Perspectives : Joséphine Bacon sait que nous savons

Née en 1947 à Pessamit, vivant à Montréal depuis 1968, Joséphine Bacon fut tour à tour traductrice, réalisatrice, productrice et enseignante. Elle est largement reconnue aujourd’hui comme poète héritière et porte-parole de la communauté innue. 

Dans son poème intitulé Je sais que tu sais, extrait du recueil Nous sommes tous des sauvages coécrit avec José Acquelin, publié en 2011 chez Mémoire d’encrier, elle prend la parole pacifiquement pour accuser les colonisateurs d’avoir infligé des sévices irréversibles au peuple innu en plus de l’avoir privé de ses territoires. Elle y témoigne du passé vécu sous le joug des colons pour ensuite lancer un avertissement qui sonne comme une leçon d’humanité et de spiritualité. 

Tu ne me regardes pas 

Tu ne me vois pas 

Tu ne m’entends pas 

Tu ne m’écoutes pas 

Tu ne me parles pas 

Joséphine Bacon écrit au présent comme pour dire d’emblée que l’oppression n’est pas finie et à la première personne, tutoyant directement l’oppresseur, lui permettant ainsi d’être sur un pied d’égalité avec lui. Anaphorisant et négativisant dès le début, elle regrette et constate l’aveuglement, l’ignorance et le désintérêt des colons pour les habitants de ce territoire convoité qu’est le Nutshimit. Par ce procédé double, l’autrice donne plus de crédibilité et de poids à ses propos accusateurs en pointant du doigt ces barbares voraces dépourvus de pitié. Aussi, Joséphine Bacon s’empare du champ de l’esclavage pour attester des privations vécues. 

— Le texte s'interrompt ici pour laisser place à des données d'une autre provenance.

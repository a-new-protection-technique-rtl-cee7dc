// ft_fir_top: low-pass FIR filter whose delay line is protected against single
// event upsets by a two-dimensional (vertical/horizontal) parity.
//
// The input sample x_i enters the protected delay line (ft_delay_line) on
// every rising clock edge. The line's N corrected words, x[n]..x[n-N+1] of the
// sample stream, feed the folded symmetric arithmetic (fir_sym_datapath),
// whose registered, scaled and saturated 8-bit result is y_o. With the default
// 6-tap coefficients {-1, 24, 50, 50, 24, -1} the filter holds 6x8 data bits,
// 6 Pv bits, 8 Ph bits and an unprotected 8-bit output register.
//
// Timing: a sample presented at x_i before edge t is in the line after t and
// first contributes to y_o after edge t+1: y_o = sat((sum h[i]*x[n-i]) >>>
// SHIFT) with x[n] the sample taken two edges earlier. A single upset in any
// data, Pv or Ph register is repaired at the next edge without disturbing
// y_o. errv_o, errh_o and class_o report the parity comparison of the current
// cycle. rst_n is a synchronous active-low reset. seu_*_i are simulation
// fault-injection masks (tie to zero in use).
//
// The structure, sizes and coefficients follow the published design; the
// number format, scaling, latency, reset and injection ports are this
// design's choices.
module ft_fir_top
  import ft_fir_pkg::*;
#(
  parameter int W     = DATA_W,
  parameter int N     = NTAPS6,
  parameter int COEF [N] = COEF6,
  parameter int SHIFT = 7
) (
  input  logic                clk,
  input  logic                rst_n,
  input  logic [W-1:0]        x_i,
  output logic [W-1:0]        y_o,
  output logic                sat_o,
  input  logic [N-1:0][W-1:0] seu_data_i,
  input  logic [N-1:0]        seu_pv_i,
  input  logic [W-1:0]        seu_ph_i,
  output logic [N-1:0]        errv_o,
  output logic [W-1:0]        errh_o,
  output err_class_e          class_o
);

  logic [N-1:0][W-1:0] taps;

  ft_delay_line #(.W(W), .N(N)) u_line (
    .clk        (clk),
    .rst_n      (rst_n),
    .x_i        (x_i),
    .seu_data_i (seu_data_i),
    .seu_pv_i   (seu_pv_i),
    .seu_ph_i   (seu_ph_i),
    .taps_o     (taps),
    .errv_o     (errv_o),
    .errh_o     (errh_o),
    .class_o    (class_o)
  );

  fir_sym_datapath #(.W(W), .N(N), .COEF(COEF), .OUT_W(W), .SHIFT(SHIFT)) u_dp (
    .clk    (clk),
    .rst_n  (rst_n),
    .taps_i (taps),
    .y_o    (y_o),
    .sat_o  (sat_o)
  );

endmodule
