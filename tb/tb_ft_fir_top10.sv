// tb_ft_fir_top10: the upset-injection experiment of tb_ft_fir_top repeated on
// the 10-tap configuration (coefficients {-1,3,50,64,96,96,64,50,3,-1},
// 10 data words with 10 Pv bits, 8 Ph bits, SHIFT 9 so the DC gain 424/512
// stays below one).
//
// 15000 samples of pulses plus noise and 100 single upsets, at most one per
// clock and at least N+2 clocks apart, into random data, Pv and Ph registers.
// Every output is compared with a reference filter computed from the clean
// input; the reported scenario is checked after each upset. Data correction,
// Ph correction and a Pv upset must each happen at least once. With a DC gain
// below one this input never saturates, so saturation is not required here.
module tb_ft_fir_top10;
  import ft_fir_pkg::*;
  localparam int W = DATA_W;
  localparam int N = NTAPS10;
  localparam int SHIFT = 9;
  localparam int NSAMP = 15000;
  localparam int NSEU = 100;
  localparam int SLOT = NSAMP / NSEU;

  logic clk = 0, rst_n = 0;
  logic [W-1:0] x, y;
  logic sat;
  logic [N-1:0][W-1:0] seu_data;
  logic [N-1:0] seu_pv, errv;
  logic [W-1:0] seu_ph, errh;
  err_class_e cls;

  int checks = 0, failures = 0;
  int n_data = 0, n_ph = 0, n_pv = 0, n_sat = 0, n_seu = 0;

  ft_fir_top #(.W(W), .N(N), .COEF(COEF10), .SHIFT(SHIFT)) dut (.clk(clk), .rst_n(rst_n), .x_i(x), .y_o(y), .sat_o(sat),
    .seu_data_i(seu_data), .seu_pv_i(seu_pv), .seu_ph_i(seu_ph),
    .errv_o(errv), .errh_o(errh), .class_o(cls));

  always #5 clk = ~clk;

  localparam int H [N] = '{-1, 3, 50, 64, 96, 96, 64, 50, 3, -1};

  // Reference: y = sat((sum h[i]*x[n-i]) >>> SHIFT).
  function automatic logic [W-1:0] ref_y(int hist [N]);
    int s;
    s = 0;
    for (int i = 0; i < N; i++) s += H[i] * hist[i];
    s = s >>> SHIFT;
    if (s > 127) s = 127;
    if (s < -128) s = -128;
    return W'(s);
  endfunction

  // Pulses plus noise: rectangular pulses of random height and width on a
  // small random noise floor.
  int pulse_left = 0, pulse_amp = 0;
  function automatic int next_sample();
    int v;
    if (pulse_left == 0 && $urandom_range(19) == 0) begin
      pulse_left = 3 + $urandom_range(20);
      pulse_amp = $urandom_range(1) ? $urandom_range(120) : -$urandom_range(120);
    end
    v = $signed(4'($urandom));
    if (pulse_left > 0) begin
      v += pulse_amp;
      pulse_left--;
    end
    if (v > 127) v = 127;
    if (v < -128) v = -128;
    return v;
  endfunction

  initial begin
    int hist [N];
    logic [W-1:0] exp_y;
    int seu_at, tgt, j, k, prev_class_cycle;
    err_class_e exp_cls;
    bit pending_cls;

    x = '0; seu_data = '0; seu_pv = '0; seu_ph = '0;
    for (int i = 0; i < N; i++) hist[i] = 0;
    exp_y = '0;
    pending_cls = 0;
    exp_cls = ERR_NONE;
    seu_at = -1;
    repeat (3) @(negedge clk);
    rst_n = 1;

    for (int t = 0; t < NSAMP + 2; t++) begin
      int v;
      // choose this slot's upset instant
      if (t % SLOT == 0 && t / SLOT < NSEU) seu_at = t + $urandom_range(SLOT - N - 3);
      v = (t < NSAMP) ? next_sample() : 0;
      x = W'(v);
      if (t == seu_at) begin
        n_seu++;
        j = $urandom_range(N-1); k = $urandom_range(W-1);
        tgt = (n_seu <= 3) ? n_seu - 1 : (($urandom_range(N*W + N + W - 1) < N*W) ? 0 :
              ($urandom_range(N + W - 1) < N ? 1 : 2));
        case (tgt)
          0: begin seu_data[j][k] = 1'b1; exp_cls = ERR_DATA; n_data++; end
          1: begin seu_pv[j] = 1'b1; exp_cls = ERR_PV; n_pv++; end
          default: begin seu_ph[k] = 1'b1; exp_cls = ERR_PH; n_ph++; end
        endcase
        pending_cls = 1;
      end else if (!pending_cls) begin
        exp_cls = ERR_NONE;
      end
      @(negedge clk);
      seu_data = '0; seu_pv = '0; seu_ph = '0;
      // output after this edge comes from the line contents before it
      checks++;
      if (y !== exp_y) begin
        failures++;
        if (failures < 10) $display("FAIL t=%0d y=%0d exp=%0d", t, $signed(y), $signed(exp_y));
      end
      if (sat) n_sat++;
      // the line now holds the sample taken at this edge
      for (int i = N-1; i > 0; i--) hist[i] = hist[i-1];
      hist[0] = v;
      exp_y = ref_y(hist);
      // scenario reported in the cycle after an upset
      checks++;
      if (cls !== exp_cls) begin
        failures++;
        if (failures < 10) $display("FAIL t=%0d class=%0d exp=%0d", t, cls, exp_cls);
      end
      if (pending_cls) begin
        pending_cls = 0;
        // a Pv upset stays visible until its word leaves the line
        if (exp_cls == ERR_PV && j < N-1) begin
          pending_cls = 1;
          j++;
        end
      end
    end

    $display("upsets=%0d data=%0d ph=%0d pv=%0d saturated outputs=%0d", n_seu, n_data, n_ph, n_pv, n_sat);
    checks++;
    if (n_seu != NSEU) begin failures++; $display("FAIL %0d upsets injected", n_seu); end
    checks++;
    if (n_data == 0) begin failures++; $display("FAIL no data correction"); end
    checks++;
    if (n_ph == 0) begin failures++; $display("FAIL no Ph correction"); end
    checks++;
    if (n_pv == 0) begin failures++; $display("FAIL no Pv upset"); end
    $display("TB_RESULT checks=%0d failures=%0d", checks, failures);
    $finish;
  end

  initial begin
    #((NSAMP + 100) * 10);
    failures++;
    $display("watchdog expired");
    $display("TB_RESULT checks=%0d failures=%0d", checks, failures);
    $finish;
  end
endmodule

Tu es ici en conquérant de ma terre 

Tu m’emprisonnes dans ma terre 

Tu me prives de mon identité 

Tu me prives de mon territoire 

Tu m’enchaînes dans des réserves que tu as créées  

Tu veux être maître de mon esprit 

Au centre de son réquisitoire, comme une césure au milieu de son poème, elle va jusqu’à poser la seule question qui compte pour y apporter elle-même la réponse cinglante : 

Qui suis-je ? 

Tu ne me connais pas 

Pour enfoncer le clou de sa dénonciation, la poète n’hésite pas à lister les injures à consonnance francophone proférées contre les siens : 

Tu m’appelles :  

Montagnais 

Cri 

Tête de boule 

Algonquin 

Naskapi 

Abénaquis 

Micmac 

Huron 

Iroquois 

Sublimant subtilement la langue française, l’autrice brosse un portrait au vitriol du colonisateur et assène un coup de poing littéraire au phénomène d’oppression dont est victime la communauté innue et plus largement toutes les communautés autochtones. 

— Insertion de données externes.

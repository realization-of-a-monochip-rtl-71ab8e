# Single-chip convolutional coder and Viterbi decoder (K = 7, polynomials 133/171)

This is synthesizable SystemVerilog for a coder and a high-speed soft-decision Viterbi
decoder for the constraint-length-7, rate-1/2 convolutional code with generator
polynomials 133 and 171 (octal). This is the code used on INTELSAT, EUTELSAT and CCSDS
satellite and telemetry links. The same hardware also handles three derived codes:

| rate | how it is derived | symbols per data bit | usual truncation length |
|------|-------------------|----------------------|-------------------------|
| 1/2  | the base code | 2 | 32 |
| 3/4  | puncturing with deletion patterns 110 (P) and 101 (Q) | 4/3 | 64 |
| 1/4  | the (P, Q) pair sent twice | 4 | 32 |
| 1/8  | the (P, Q) pair sent four times, 2-bit soft decisions | 8 | 32 |

The decoder takes 3-bit soft symbols. It extends all 64 trellis states in a single clock
with 32 parallel add-compare-select (ACS) units, so it decodes one bit per clock. Survivors
are kept in a three-block path memory and read by the traceback method. A synchronisation
detector watches how fast the smallest path metric grows.

## Code and trellis conventions

The coder state is its six-bit shift register, with the newest bit in bit 0. If the state
is `s` and the input bit is `b`, the next state is `(2s + b) mod 64`. This gives the
butterfly the whole decoder is built on. States `i` and `i+32` both lead to states `2i`
and `2i+1`, for `0 <= i <= 31`:

```
M(2i,  n+1) = min( M(i,n) + d0 , M(i+32,n) + d1 )
M(2i+1,n+1) = min( M(i,n) + d1 , M(i+32,n) + d0 )
```

In a polynomial, the most significant octal digit taps the current input bit:

- 133 → P = u[n] ^ u[n-2] ^ u[n-3] ^ u[n-5] ^ u[n-6]
- 171 → Q = u[n] ^ u[n-1] ^ u[n-2] ^ u[n-3] ^ u[n-6]

Both polynomials tap both the newest and the oldest bit. So the branches `i→2i+1` and
`i+32→2i` send the complement of the codeword of `i→2i`, and `i+32→2i+1` sends the same
codeword as `i→2i`. An ACS unit therefore needs only two branch metrics: `d0` for the
codeword of `i→2i` and `d1` for its complement. Which of the four codeword metrics feeds
`d0` is fixed when the design is elaborated (`path_metric_unit`).

Soft symbols are offset binary: 0 is a certain '0' and 7 is a certain '1'. A symbol of
value v is at distance v from a '0' and 7 − v from a '1'. At rate 1/8 only the two upper
bits are used (distances 0..3). An erased symbol contributes nothing.

## Coder (`conv_coder`)

Each accepted bit goes through `conv_encoder`, the shift register with its XOR taps:

- **Rate 1/2:** the (P, Q) pair goes out one clock later.
- **Rates 1/4 and 1/8:** the pair is held for 2 or 4 clocks. `in_ready` stays low for
  those clocks.
- **Rate 3/4:** the pairs go to `puncturer`. There, P is written into one small FIFO under
  the pattern 110 and Q into another under 101. A pair (R, S) leaves whenever both FIFOs
  hold a symbol. The output streams are R = (P0, P1, P3, P4, …) and S = (Q0, Q2, Q3, Q5, …).
  Three bits give two pairs.

## Decoder (`viterbi_decoder`)

```
soft (R,S) ─► depuncturer ─► branch_metric ─► path_metric_unit ─► path_storage ─► bits
                  │               ▲                 │  (32 × acs)     (path_ram,
                  └──── timer ────┘                 │                  reverse_buffer)
                                                    └─► sync_detector ─► sync_order, speed
```

- **`depuncturer`**: at rate 3/4, rebuilds three rate-1/2 branches from every two received
  pairs:
  - (P, Q) from the first pair.
  - (P, erased) from the second pair.
  - (erased, Q) from the S symbol of the second pair, held back.

  While it emits the third branch, `in_ready` is low. At the other rates, pairs pass
  through unchanged.
- **`timer`**: counts the pairs of a codeword (1, 2 or 4) for the branch metric unit. It
  also counts trellis steps inside a block (`step_idx`), the block being written (`wblk`),
  and whether three blocks have been written (`warm`).
- **`branch_metric`**: adds up the symbol distances over a codeword for the four codewords
  00, 01, 10 and 11. The largest metric is 14, 28 or 24. The output register also
  produces the trellis step strobe.
- **`path_metric_unit`**: holds 64 one-byte metrics and the 32 `acs` instances. It
  produces the 64-bit decision word, where bit s is 1 when the survivor of state s came
  from the upper state (i+32). Ties go to state i.

### Metric framing

The metrics only grow, and they are stored in 8 bits. Whenever every metric is ≥ 32, the
ACS units subtract 32 (add 224 modulo 256) as they extend the paths.

On a trellis this connected, the gap between the largest and smallest metric never exceeds
6 times the largest branch metric. With framing, the smallest metric stays at most
31 + (largest branch metric), so the largest is at most:

- 129 at rate 1/2
- 227 at rate 1/4
- 199 at rate 1/8

Sums saturate at 255 as a safety net, but a correct stream never reaches it.

### Path memory and traceback (`path_storage`)

This is the least obvious part of the design. `path_ram` holds three blocks of `lt` words
of 64 bits (the truncation length, programmable 1..64). Block b sits at addresses
`b·lt … b·lt+lt−1`. The RAM has one write port and two asynchronous read ports, so a
write and two reads finish in one clock.

During a block period of `lt` steps:

1. The decision word of each step is written into the current block (`wblk`).
2. In the same steps, the traceback reads **two words per step**, walking backwards from
   the word just before the current block (address `wblk·lt − 1`, modulo `3·lt`). Over
   the period it covers `2·lt` words: first the previous block, then the one before it.
3. The walk starts in state 0, an arbitrary choice. By the end of the previous block all
   survivors have merged, so the bits read in the older block are the decoded ones.

At each word with current state `s`:

- `s[0]` is the data bit that led into `s`.
- The stored decision `d` of `s` gives the previous state `{d, s[5:1]}`. Seen backwards,
  `d` is the bit shifted back into the coder register.

The two reads of a step are chained in one combinational stage.

The decoded bits come out last-first. They are written at their offset within the block
into `reverse_buffer`, which has two banks of 64 bits. During the next period the buffer
is read in offset order, one bit per step.

Latency: the bit of trellis step n leaves at step n + 3·lt. In clocks, at rate 1/2 with a
pair every clock, bit k appears three clocks after the pair of bit k + 3·lt was accepted.
Nothing is output until `warm`, which rises after the first three blocks are written.

### Synchronisation (`sync_detector`)

When the decoder is aligned with the stream, the survivors match the received symbols and
the smallest metric grows slowly. How slowly depends only on the channel noise. When it
is misaligned (a symbol slip, a wrong puncturing phase), every path disagrees and the
smallest metric grows fast.

The detector adds up that growth over a window of 128 steps. It adds back the 32 removed
by each framing. At the end of each window it:

- publishes the sum on `speed`, which can also serve as a link-quality (Eb/N0) estimate;
- pulses `sync_order` if the sum is above `sync_threshold`.

What to do on an order (slip a symbol, change the puncturing phase) is left to the
receiver. The threshold comes from simulation. For example, with the small noise of the
end-to-end testbench, rate 1/2 measures about 160–175 per window in sync and about 300
after a one-symbol slip, so 250 separates them. The testbench uses 200, 500 and 200 at
rates 3/4, 1/4 and 1/8.

## Top level (`codec_top`)

The coder and the decoder stand side by side. They share the clock and the asynchronous
active-low reset and have separate ports and rate selections (`rate_t` in `vit_pkg`:
0 = 1/2, 1 = 3/4, 2 = 1/4, 3 = 1/8).

- **Coder:** `cod_in_valid/cod_in_bit/cod_in_ready` in, `cod_out_valid/cod_out_r/cod_out_s`
  out.
- **Decoder:**
  - inputs: `dec_in_valid/dec_in_r/dec_in_s` (3-bit soft), answered by `dec_in_ready`;
    `dec_lt`; `sync_threshold`.
  - outputs: `dec_out_valid/dec_out_bit`, `sync_order`, `link_speed/link_speed_valid`.

Change the rates and `dec_lt` only while reset is held.

The decoder runs one trellis step per clock. A 34 Mbit/s stream therefore needs a 34 MHz
clock at rates 1/2 and 3/4, and two or four times that at 1/4 and 1/8, where one codeword
takes 2 or 4 input clocks. After synthesis the top holds about 670 flip-flops and a
12 288-bit path RAM. The 32 ACS units and the metric registers make up most of the logic.

## Where this RTL makes its own choices

The structure follows the original description. These points are this design's own:

- **Derived rates:** rates 1/4 and 1/8 repeat the (P, Q) pair. This keeps four possible
  codewords per branch, and the metric bounds 28 and 24 agree with it.
- **Interfaces:**
  - the valid/ready handshakes;
  - the offset-binary soft format;
  - erasure by zero distance;
  - separate coder and decoder rates.
- **Reset behaviour:** reset clears the coder register, sets all path metrics to 0 and
  starts the puncturing phases.
- **Traceback details:**
  - the traceback starts from state 0;
  - the output buffer has two banks;
  - the path RAM is a register array with asynchronous reads. On silicon it would be a
    three-port RAM macro.
- **Framing rule:** framing fires at "all metrics ≥ 32". This is the reading under which
  the smallest metric lands exactly on 0.
- **Synchronisation detector:** the window length (128 steps), the 16-bit speed and the
  programmable threshold.
- **Not covered:** process, supply and power figures (CMOS 1.5 µm, 5 V, < 3 W, about
  65 000 gates) are silicon properties and are not modelled.

## Files

- `rtl/vit_pkg.sv`: constants, `rate_t`, the soft-pair struct and the codeword function.
- `rtl/`: one module per file. `codec_top` is the top. `sync_fifo` is a helper for the
  puncturer.
- `tb/tb_<module>.sv`: a self-checking testbench for each module. Each prints
  `TB_RESULT checks=N failures=M`. `tb/tb_ref_pkg.sv` holds the reference parity taps and
  the soft-symbol channel model.
- `tb/tb_codec_top.sv`: the end-to-end test, with the coder looped to the decoder through
  a noisy channel. It runs every rate at truncation lengths 64 and 32, and counts every
  mechanism: puncturing, repetition, erasures, input stalls, framing, and the
  synchronisation order raised by a slipped stream and cleared after realignment.
  It also checks that the link speed rises with the channel noise (about 0, 124 and
  245 per window at rate 1/2 for noise of 0, 1 and 2 levels).
- `tb/tb_viterbi_decoder.sv`: checks the decoder alone. It covers bit-exact decoding with
  hard errors and the one-bit-per-clock latency of 3·lt + 3 clocks.

To simulate with Verilator 5, for example the end-to-end test:

```
verilator --binary --timing --top-module tb_codec_top -y rtl -y tb +libext+.sv \
    rtl/vit_pkg.sv tb/tb_ref_pkg.sv tb/tb_codec_top.sv
./obj_dir/Vtb_codec_top
```

Every testbench finishes in seconds.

Tu ne sais pas mes légendes 

Tu ne connais pas mes histoires 

Pour Joséphine Bacon, la poésie n’est pas seulement un outil littéraire qui permet de témoigner et de dénoncer les sévices subis par les peuples nomades du Canada. C’est aussi une arme de construction massive et pacifique portée à l’attention de la communauté internationale afin d’espérer un avenir commun enfin libéré de tout type d’oppression et d’asservissement. 

N’attends  pas que je me fâche telle une tornade 

N’attends pas que je me libère de mes chaînes. 

Comme au temps de l’affaire Dreyfus et de la dénonciation de l’antisémitisme par Émile Zola en janvier 1898, l’œuvre poétique de Joséphine Bacon est le J’accuse des autochtones.